Peroxisome proliferator-activated receptors (PPARs) and the associated protein, PGC-1 alpha, which is very involved in metabolism, switch genes on and off and are highly neural-protective. The thiazolidinedione antidiabetic drugs stimulate genes to make PPARs. Pioglitazone was associated with improvement in depressive symptoms and reduced cardiometabolic risk in patients with bipolar disorder and metabolic syndrome/insulin resistance [Kemp DE et al. CNS Drugs. 2014].

Advances in Personality Disorders

Connecting all components, from the molecular level to the individual level, is critical in transforming diagnosis of personality disorders, which are prevalent and disabling, said John M. Oldham, MD, The Menninger Clinic, Baylor College of Medicine, Houston, Texas, USA.

The Alternative Personality Disorder Model is in section 3 of the DSM-V. Retaining the DSM-IV classification and placing this alternative model in a separate section of the DSM-V has been criticized as failure to move the science forward [Tyrer P et al.
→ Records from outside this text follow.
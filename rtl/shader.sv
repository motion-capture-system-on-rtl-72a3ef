// shader: brightness of each face of a prism.
//
// The light is a uniform source in the z = 0 plane shining along +z, so for a
// face with unit normal n the incident fraction is n.z and the distance to the
// light is the face's z, taken as the mean z of its four vertices. Per face:
//   scale = min(max(n.z * K / d^2, 0) + AMBIENT, 1)
// and the 4-bit shade is floor(scale * 15). The formula, K = 2000 and the
// ambient 0.4 follow the design's prototype; d is kept at least one
// fixed-point step. The division by d^2 is done as two divisions by d, so
// that d^2 never has to fit the 18-bit format (faces up to 2047 units away). Face vertex sets are those of
// prism_generator (front, back, top, bottom, left, right).
//
// Timing: the six faces share one divider, two divisions each; start -> done
// about 6*(2*27+1) = 330 clocks. Outputs hold until the next start.
module shader
  import mocap_pkg::*;
#(
  parameter fx_t K       = 18'sd128000,  // 2000
  parameter fx_t AMBIENT = 18'sd26       // 0.4
) (
  input  logic       clk,
  input  logic       rst,
  input  logic       start,
  input  vec4_t      vtx [8],
  input  vec4_t      nrm [6],
  output logic       busy,
  output logic       done,
  output logic [3:0] shade [6],
  output fx_t        scale [6]
);
  // vertex indices of each face
  localparam logic [2:0] FACE [6][4] = '{
    '{3'd0, 3'd1, 3'd2, 3'd3},   // front
    '{3'd4, 3'd5, 3'd6, 3'd7},   // back
    '{3'd4, 3'd5, 3'd1, 3'd0},   // top
    '{3'd7, 3'd6, 3'd2, 3'd3},   // bottom
    '{3'd4, 3'd0, 3'd3, 3'd7},   // left
    '{3'd1, 3'd5, 3'd6, 3'd2}    // right
  };

  typedef enum logic [1:0] {IDLE, DIV1, DIV2, NEXT} st_t;
  st_t  st;
  logic [2:0] f;
  logic go, dv_done, dv_busy;
  fx_t  num, den, quot;
  logic signed [63:0] zsum;
  fx_t  d, t, s;
  logic signed [63:0] s15;

  always_comb begin
    zsum = 64'(vtx[FACE[f][0]].z) + 64'(vtx[FACE[f][1]].z) +
           64'(vtx[FACE[f][2]].z) + 64'(vtx[FACE[f][3]].z);
    d    = fx_sat(zsum >>> 2);
    if (d < fx_t'(1)) d = fx_t'(1);
    // first pass: n.z * K / d; second pass: that / d
    num  = (st == DIV2) ? t : fx_mul(nrm[f].z, K);
    den  = d;
    // clamp: negative light counts as none, then ambient, capped at 1.0
    s    = fx_add((quot[FX_W-1] ? fx_t'(0) : quot), AMBIENT);
    if (s > FX_ONE) s = FX_ONE;
    s15  = (64'(s) * 64'(15)) >>> FX_F;
  end

  fx_divider div (.clk, .rst, .start(go), .num(num), .den(den),
                  .busy(dv_busy), .done(dv_done), .quot(quot));

  assign busy = (st != IDLE);

  always_ff @(posedge clk) begin
    go   <= 1'b0;
    done <= 1'b0;
    if (rst) begin
      st <= IDLE;
      f  <= '0;
      t  <= '0;
      for (int i = 0; i < 6; i++) begin
        shade[i] <= '0;
        scale[i] <= '0;
      end
    end else begin
      unique case (st)
        IDLE: if (start) begin
          f  <= '0;
          go <= 1'b1;
          st <= DIV1;
        end
        DIV1: if (dv_done) begin
          t  <= quot;
          go <= 1'b1;
          st <= DIV2;
        end
        DIV2: if (dv_done) begin
          scale[f] <= s;
          shade[f] <= (s15 > 64'sd15) ? 4'd15 : 4'(s15);
          st       <= NEXT;
        end
        NEXT: begin
          if (f == 3'd5) begin
            done <= 1'b1;
            st   <= IDLE;
          end else begin
            f  <= f + 1'b1;
            go <= 1'b1;
            st <= DIV1;
          end
        end
        default: st <= IDLE;
      endcase
    end
  end
endmodule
Lancet. 2015]. A diagnosis using this alternative model has a 43% reduction in the number of items to measure in the DSM-V compared with the DSM-IV, said Dr Oldham. The alternative model in the DSM-V converges with both the proposed definition of personality disorder for the International Classification of Diseases 11th Revision (ICD-11) and the research domain criteria of the National Institute of Mental Health.

Personality disorders are at least moderately heritable, and a shared genetic risk factor may exist. One possibility is that the general factor is the core underlying biological vulnerability for personality disorder [Sharp C et al. J Abnorm Psychol. 2015].
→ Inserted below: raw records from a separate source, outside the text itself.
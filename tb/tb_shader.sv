// tb_shader: checks face brightness against the lighting formula.
//
// Each test builds a prism-shaped set of vertices whose six faces sit at
// chosen depths and six face normals with chosen z components. The expected
// shade of a face is floor(15 * min(max(nz * 2000 / d^2, 0) + 0.4, 1)) with d
// the mean z of its four vertices; fixed-point rounding may move it by one
// step. Faces facing away from the light must get the ambient shade 6; a
// face at distance 50 facing the light must be at full brightness.
module tb_shader;
  import mocap_pkg::*;
  localparam int FACE [6][4] = '{'{0, 1, 2, 3}, '{4, 5, 6, 7}, '{4, 5, 1, 0},
                                 '{7, 6, 2, 3}, '{4, 0, 3, 7}, '{1, 5, 6, 2}};
  logic clk = 0, rst = 1, start = 0;
  vec4_t vtx [8];
  vec4_t nrm [6];
  logic busy, done;
  logic [3:0] shade [6];
  fx_t scale [6];
  int checks = 0, failures = 0;

  shader dut (.clk, .rst, .start, .vtx, .nrm, .busy, .done, .shade, .scale);

  always #5 clk = ~clk;

  initial begin
    #5000000;
    failures++;
    $display("TB_RESULT checks=%0d failures=%0d", checks, failures);
    $finish;
  end

  task automatic run(input real vz [8], input real nz [6]);
    int lat;
    @(negedge clk);
    for (int i = 0; i < 8; i++) vtx[i] = vec_make(fx_t'(i * 64), 18'sd0, fx_t'(longint'(vz[i] * 64)));
    for (int f = 0; f < 6; f++) nrm[f] = vec_make(18'sd0, 18'sd0, fx_t'(longint'(nz[f] * 64)));
    start = 1;
    @(negedge clk) start = 0;
    lat = 0;
    while (!done && lat < 800) begin @(negedge clk); lat++; end
    checks++;
    if (lat > 400) failures++;
    for (int f = 0; f < 6; f++) begin
      real d, s;
      int e;
      d = 0;
      for (int k = 0; k < 4; k++) d += real'(longint'(vz[FACE[f][k]] * 64)) / 64.0;
      d = d / 4.0;
      s = real'(longint'(nz[f] * 64)) / 64.0 * 2000.0 / (d * d);
      if (s < 0) s = 0;
      s += 0.4;
      if (s > 1) s = 1;
      e = int'($floor(s * 15.0));
      checks++;
      if (int'(shade[f]) - e > 1 || e - int'(shade[f]) > 1) begin
        failures++;
        if (failures < 10) $display("face %0d d=%f nz=%f shade %0d exp %0d", f, d, nz[f], shade[f], e);
      end
    end
  endtask

  initial begin
    real vz [8], nz [6];
    repeat (3) @(posedge clk);
    @(negedge clk) rst = 0;
    // all faces at distance 50 facing the light: full brightness
    vz = '{50, 50, 50, 50, 50, 50, 50, 50};
    nz = '{1, 1, 1, 1, 1, 1};
    run(vz, nz);
    for (int f = 0; f < 6; f++) begin checks++; if (shade[f] != 4'd15) failures++; end
    // facing away: ambient only, 0.4 * 15 = 6
    nz = '{-1, -1, -1, -1, -0.5, -0.25};
    run(vz, nz);
    for (int f = 0; f < 6; f++) begin checks++; if (shade[f] != 4'd6) failures++; end
    // falling brightness with distance
    vz = '{100, 100, 100, 100, 200, 200, 200, 200};
    nz = '{1, 1, 0, 0, 0, 0};
    run(vz, nz);
    checks++;
    if (!(shade[0] > shade[1] && shade[1] >= 4'd6)) failures++;
    for (int i = 0; i < 60; i++) begin
      for (int k = 0; k < 8; k++) vz[k] = real'($urandom_range(20 * 64, 300 * 64)) / 64.0;
      for (int f = 0; f < 6; f++) nz[f] = real'($urandom_range(0, 128)) / 64.0 - 1.0;
      run(vz, nz);
    end
    $display("TB_RESULT checks=%0d failures=%0d", checks, failures);
    $finish;
  end
endmodule
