// vec_divider: divides x, y and z of a vector by a scalar (Vector Divider),
// or by the vector's own w (Coord Normalizer).
//
// Three fx_dividers, one per element, run side by side on the same divisor;
// the result's w is 1.0. With by_w set the divisor is v.w, which turns a
// projected homogeneous coordinate back into a normal one. Dividing the
// elements in parallel follows the design (32 clocks latency quoted there);
// the divider itself is this design's sequential one, so a new vector can be
// started only when the previous one is done.
//
// Timing: start -> done is FX_W+FX_F+3 = 27 clocks. Inputs are captured at
// start.
module vec_divider
  import mocap_pkg::*;
(
  input  logic  clk,
  input  logic  rst,
  input  logic  start,
  input  vec4_t v,
  input  fx_t   den,
  input  logic  by_w,
  output logic  busy,
  output logic  done,
  output vec4_t q
);
  vec4_t v_r;
  fx_t   d_r, qx, qy, qz;
  logic  go, run;
  logic  [2:0] dv_done, dv_busy;

  fx_divider div_x (.clk, .rst, .start(go), .num(v_r.x), .den(d_r),
                    .busy(dv_busy[0]), .done(dv_done[0]), .quot(qx));
  fx_divider div_y (.clk, .rst, .start(go), .num(v_r.y), .den(d_r),
                    .busy(dv_busy[1]), .done(dv_done[1]), .quot(qy));
  fx_divider div_z (.clk, .rst, .start(go), .num(v_r.z), .den(d_r),
                    .busy(dv_busy[2]), .done(dv_done[2]), .quot(qz));

  assign busy = run;

  always_ff @(posedge clk) begin
    go   <= 1'b0;
    done <= 1'b0;
    if (rst) begin
      run <= 1'b0;
      v_r <= '0;
      d_r <= '0;
      q   <= '0;
    end else if (!run) begin
      if (start) begin
        v_r <= v;
        d_r <= by_w ? v.w : den;
        run <= 1'b1;
        go  <= 1'b1;
      end
    end else if (dv_done[0]) begin
      q.x  <= qx;
      q.y  <= qy;
      q.z  <= qz;
      q.w  <= FX_ONE;
      run  <= 1'b0;
      done <= 1'b1;
    end
  end

  // the three dividers work in lock step
  assert property (@(posedge clk) disable iff (rst) dv_done[0] |-> &dv_done);
  assert property (@(posedge clk) disable iff (rst) go |-> !(|dv_busy));
endmodule
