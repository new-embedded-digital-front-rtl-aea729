// tb_rate_2mcps: the acquisition core at its default sizes under the
// highest count rate a module is meant to sustain, 2 million events per
// second: a pulse every 31 clocks of 62.5 MHz (2.02 Mcps) for 680 events
// (ten full buffer halves). A processor model services every interrupt by
// reading the full half over the OPB and releasing it. Every event must
// arrive with correct contents, none may be lost, and the events must be
// spaced by exactly 31 clocks in their timestamps.
`timescale 1ns/1ps
module tb_rate_2mcps;
  import pet_pkg::*;

  localparam logic [31:0] BASE = 32'h8000_0000;
  localparam int BUF = 2048, HALF = 1024;
  localparam int B = 100;                 // baseline code of every channel
  localparam int THR = 200, WIN = 16, DLY = 2, DOIS = 8, SPACING = 31;  // 62.5 MHz / 31 = 2.02 Mcps
  localparam int PLEN = 8;
  int P [PLEN] = '{400, 300, 200, 120, 60, 30, 10, 0};

  logic clk_dsp = 0, clk_opb = 0, rst_opb = 1;
  always #8  clk_dsp = ~clk_dsp;   // 62.5 MHz
  always #10 clk_opb = ~clk_opb;   // 50 MHz

  adc_sample_t adc_data;
  logic adc_clk_en, sync_start, single, irq;
  logic opb_select, opb_rnw, sl_xferack;
  logic [31:0] opb_abus, opb_dbus, sl_dbus;

  pet_dsp_core dut (
    .clk_dsp, .clk_opb, .rst_opb, .adc_data, .adc_clk_en, .sync_start, .single,
    .opb_select, .opb_rnw, .opb_abus, .opb_dbus, .opb_be(4'hF), .sl_dbus,
    .sl_xferack, .irq);

  int checks = 0, failures = 0;
  task automatic check(bit ok, string what);
    checks++;
    if (!ok) begin failures++; $display("FAIL: %s", what); end
  endtask

  // ---------------- OPB master ----------------
  task automatic opb_wr(input logic [31:0] a, input logic [31:0] d);
    @(negedge clk_opb);
    opb_select = 1; opb_rnw = 0; opb_abus = a; opb_dbus = d;
    do @(posedge clk_opb); while (!sl_xferack);
    @(negedge clk_opb); opb_select = 0; opb_dbus = 0;
  endtask
  task automatic opb_rd(input logic [31:0] a, output logic [31:0] d);
    @(negedge clk_opb);
    opb_select = 1; opb_rnw = 1; opb_abus = a;
    do @(posedge clk_opb); while (!sl_xferack);
    d = sl_dbus;
    @(negedge clk_opb); opb_select = 0;
  endtask

  // ---------------- pulse generator and reference ----------------
  event_t expq[$];
  int     generated = 0;
  int     nonzero_doi = 0, nonzero_fine = 0;

  function automatic event_t expected(int fx, int fy);
    event_t e = '0;
    int ix = 0, iy = 0, iex = 0, iey = 0, doi = 0, e0;
    for (int k = 0; k < PLEN; k++) begin
      int xp = P[k] * fx / 32, xn = P[k] * (16 - fx) / 32;
      int yp = P[k] * fy / 32, yn = P[k] * (16 - fy) / 32;
      ix += xp - xn; iy += yp - yn; iex += xp + xn; iey += yp + yn;
      if (k + DLY >= DOIS && k + DLY < WIN) doi += xp + xn + yp + yn;
      if (k == 0) e0 = xp + xn + yp + yn;
    end
    e.ix = INT_W'(ix); e.iy = INT_W'(iy); e.iex = INT_W'(iex); e.iey = INT_W'(iey);
    e.doi = DOI_W'(doi);
    e.t[3:0] = (16 * THR / e0 > 15) ? 4'd15 : 4'(16 * THR / e0);
    return e;
  endfunction

  task automatic gen_pulse(int fx, int fy);
    expq.push_back(expected(fx, fy));
    generated++;
    for (int n = 0; n < SPACING; n++) begin
      int a = (n < PLEN) ? P[n] : 0;
      @(negedge clk_dsp);
      adc_data.xp = ADC_W'(B + a * fx / 32);
      adc_data.xn = ADC_W'(1023 - (B + a * (16 - fx) / 32));
      adc_data.yp = ADC_W'(B + a * fy / 32);
      adc_data.yn = ADC_W'(B + a * (16 - fy) / 32);
    end
  endtask

  // ---------------- processor model ----------------
  int  received = 0, irqs = 0, flushes = 0, last_t = -1, t_deltas = 0;
  bit  half_seen [2];
  bit  check_t_delta = 1;

  task automatic service_once();
    logic [31:0] st, w;
    logic [7:0]  bytes [HALF];
    for (int h = 0; h < 2; h++) begin
      opb_rd(BASE + 32'h14, st);
      if (st[h]) begin
        int n = (h == 0) ? int'(st[23:16]) : int'(st[31:24]);
        half_seen[h] = 1;
        for (int wd = 0; wd < (n * PKT_BYTES + 3) / 4; wd++) begin
          opb_rd(BASE + BUF + h * HALF + 4 * wd, w);
          for (int b = 0; b < 4; b++) bytes[4 * wd + b] = w[31 - 8 * b -: 8];
        end
        for (int p = 0; p < n; p++) begin
          logic [PKT_W-1:0] raw;
          event_t got, exp;
          for (int b = 0; b < PKT_BYTES; b++) raw[PKT_W - 1 - 8 * b -: 8] = bytes[p * PKT_BYTES + b];
          got = event_t'(raw);
          received++;
          if (expq.size() == 0) begin check(0, "packet with no pulse"); continue; end
          exp = expq.pop_front();
          check(got.ix == exp.ix && got.iy == exp.iy, $sformatf("Ix/Iy %0d/%0d exp %0d/%0d", int'(got.ix), int'(got.iy), int'(exp.ix), int'(exp.iy)));
          check(got.iex == exp.iex && got.iey == exp.iey, $sformatf("IEx/IEy %0d/%0d exp %0d/%0d", got.iex, got.iey, exp.iex, exp.iey));
          check(got.doi == exp.doi, $sformatf("DOI %0d exp %0d", got.doi, exp.doi));
          check(got.t[3:0] == exp.t[3:0], $sformatf("fine time %0d exp %0d", got.t[3:0], exp.t[3:0]));
          if (got.doi != 0) nonzero_doi++;
          if (got.t[3:0] != 0) nonzero_fine++;
          if (check_t_delta && last_t >= 0) begin
            check(int'(got.t[31:4]) - last_t == SPACING, $sformatf("time step %0d", int'(got.t[31:4]) - last_t));
            t_deltas++;
          end
          last_t = int'(got.t[31:4]);
        end
        opb_wr(BASE + 32'h14, 32'(1 << h));
      end
    end
  endtask

  bit serve = 1, stop = 0;
  initial begin
    opb_select = 0; opb_rnw = 1; opb_abus = 0; opb_dbus = 0;
    wait (!rst_opb);
    forever begin
      @(posedge clk_opb);
      if (stop) break;
      if (serve && irq) begin irqs++; service_once(); end
    end
  end

  // ---------------- main sequence ----------------
  localparam int N = 680;
  logic [31:0] r;
  realtime t0, t1;
  initial begin
    adc_data = '{xp: ADC_W'(B), xn: ADC_W'(1023 - B), yp: ADC_W'(B), yn: ADC_W'(B)};
    sync_start = 0;
    repeat (10) @(posedge clk_opb);
    rst_opb = 0;
    opb_wr(BASE + 32'h04, THR);
    opb_wr(BASE + 32'h08, (DLY << 16) | (DOIS << 8) | WIN);
    opb_wr(BASE + 32'h0C, 32'h0000_0004);
    opb_wr(BASE + 32'h00, 32'h1 | (1 << 2) | (1 << 5));   // default IRQ_PKTS: a full half
    repeat (300) @(posedge clk_dsp);
    t0 = $realtime;
    for (int i = 0; i < N; i++) gen_pulse(1 + (i % 15), 15 - (i % 13));
    t1 = $realtime;
    repeat (3000) @(posedge clk_opb);
    opb_rd(BASE + 32'h1C, r);
    check(r == 0, $sformatf("LOST %0d at 2 Mcps", r));
    opb_rd(BASE + 32'h18, r);
    check(r == N, $sformatf("SINGLES %0d", r));
    check(received == N && expq.size() == 0, $sformatf("received %0d of %0d", received, N));
    check(irqs >= N / 68, $sformatf("interrupts %0d", irqs));
    $display("offered rate %0.3f Mcps, received %0d events, %0d interrupts",
             N / ((t1 - t0) * 1.0e-3), received, irqs);
    check(N / ((t1 - t0) * 1.0e-3) >= 2.0, "offered rate at least 2 Mcps");
    stop = 1;
    $display("TB_RESULT checks=%0d failures=%0d", checks, failures);
    $finish;
  end

  initial begin
    repeat (400000) @(posedge clk_opb);
    failures++;
    $display("watchdog expired");
    $display("TB_RESULT checks=%0d failures=%0d", checks, failures);
    $finish;
  end
endmodule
The prefrontal cortex of patients with borderline personality disorder (BPD) seems to have pathology and weakness in regard to inhibitory control over the amygdala, which is normally important for downregulating and controlling emotions. BPD patients have a profound incapacity to maintain cooperation and an impaired ability to repair broken cooperation [King-Casas B et al. Science. 2008]. Patients with BPD are often unable to perceive social gestures. Responses of patients with BPD to oxytocin may make them less able to trust [Bartz J et al. Soc Cogn Affect Neurosci. 2011]. The opioid system is also dysregulated in patients with BPD, and emotional regulation may be enhanced by self-injury [Niedtfeld I et al. PLoS One. 2012].

The core treatment for personality disorders is psychotherapy, with pharmacotherapy being adjunctive and symptom-targeted but not a primary treatment, stated Dr Oldham. Practice guidelines for BPD from a number of countries agree on this approach.